EXERCISE GOAL =>
Below are some entries; state how many of their lines include the word "back" and give no more than that number.

DATA SHOWN =>
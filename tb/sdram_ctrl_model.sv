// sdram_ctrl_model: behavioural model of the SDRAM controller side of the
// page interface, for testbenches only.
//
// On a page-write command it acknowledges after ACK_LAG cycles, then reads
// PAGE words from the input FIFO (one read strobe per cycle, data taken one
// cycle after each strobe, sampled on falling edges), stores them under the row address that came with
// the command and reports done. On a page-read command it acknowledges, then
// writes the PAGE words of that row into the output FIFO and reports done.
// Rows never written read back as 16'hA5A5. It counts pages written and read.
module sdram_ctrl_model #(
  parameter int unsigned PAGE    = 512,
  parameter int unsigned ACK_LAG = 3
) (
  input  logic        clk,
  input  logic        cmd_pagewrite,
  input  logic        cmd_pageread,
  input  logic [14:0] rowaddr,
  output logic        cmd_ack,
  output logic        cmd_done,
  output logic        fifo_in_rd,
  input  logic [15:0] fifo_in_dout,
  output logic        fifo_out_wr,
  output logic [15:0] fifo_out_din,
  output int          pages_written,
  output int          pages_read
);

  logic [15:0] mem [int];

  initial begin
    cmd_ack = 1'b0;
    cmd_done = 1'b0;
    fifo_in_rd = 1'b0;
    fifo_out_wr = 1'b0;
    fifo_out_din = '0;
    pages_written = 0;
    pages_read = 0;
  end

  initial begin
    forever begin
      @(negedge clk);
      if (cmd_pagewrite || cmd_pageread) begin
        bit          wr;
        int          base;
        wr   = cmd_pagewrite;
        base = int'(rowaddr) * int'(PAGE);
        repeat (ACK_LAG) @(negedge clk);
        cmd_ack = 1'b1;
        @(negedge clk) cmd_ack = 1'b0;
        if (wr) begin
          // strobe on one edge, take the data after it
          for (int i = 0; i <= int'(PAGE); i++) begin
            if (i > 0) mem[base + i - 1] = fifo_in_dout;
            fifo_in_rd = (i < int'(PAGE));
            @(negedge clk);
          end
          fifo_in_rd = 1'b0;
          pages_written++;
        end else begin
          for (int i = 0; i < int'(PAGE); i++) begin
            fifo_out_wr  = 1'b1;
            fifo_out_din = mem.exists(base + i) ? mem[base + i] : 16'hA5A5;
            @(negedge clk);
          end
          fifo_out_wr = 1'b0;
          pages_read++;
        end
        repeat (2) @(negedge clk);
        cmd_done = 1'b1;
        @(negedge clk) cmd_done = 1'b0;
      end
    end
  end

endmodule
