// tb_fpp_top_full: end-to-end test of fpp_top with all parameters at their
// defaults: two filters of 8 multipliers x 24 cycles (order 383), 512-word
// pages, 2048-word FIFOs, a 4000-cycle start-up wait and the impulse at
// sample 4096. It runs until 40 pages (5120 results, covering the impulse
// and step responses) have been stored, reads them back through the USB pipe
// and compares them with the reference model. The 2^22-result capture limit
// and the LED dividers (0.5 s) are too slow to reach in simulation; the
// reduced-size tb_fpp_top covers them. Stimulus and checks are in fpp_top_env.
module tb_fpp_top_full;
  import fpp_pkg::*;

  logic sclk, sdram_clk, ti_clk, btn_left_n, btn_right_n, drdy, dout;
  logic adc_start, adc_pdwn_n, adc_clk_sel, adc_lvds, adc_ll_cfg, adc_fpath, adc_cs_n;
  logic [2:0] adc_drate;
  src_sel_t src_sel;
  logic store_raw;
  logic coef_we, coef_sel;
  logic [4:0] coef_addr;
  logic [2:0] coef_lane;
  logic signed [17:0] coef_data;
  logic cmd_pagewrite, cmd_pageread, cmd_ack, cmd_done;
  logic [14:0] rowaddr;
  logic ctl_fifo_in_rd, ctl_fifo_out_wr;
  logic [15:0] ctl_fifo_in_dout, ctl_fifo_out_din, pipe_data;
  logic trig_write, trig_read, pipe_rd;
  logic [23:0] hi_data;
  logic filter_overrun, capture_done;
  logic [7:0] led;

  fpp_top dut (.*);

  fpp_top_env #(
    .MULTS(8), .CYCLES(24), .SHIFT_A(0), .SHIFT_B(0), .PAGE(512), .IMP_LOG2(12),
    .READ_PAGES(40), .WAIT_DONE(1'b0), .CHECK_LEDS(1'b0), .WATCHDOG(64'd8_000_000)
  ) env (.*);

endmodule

RESPONSE TO THIS TASK =>
2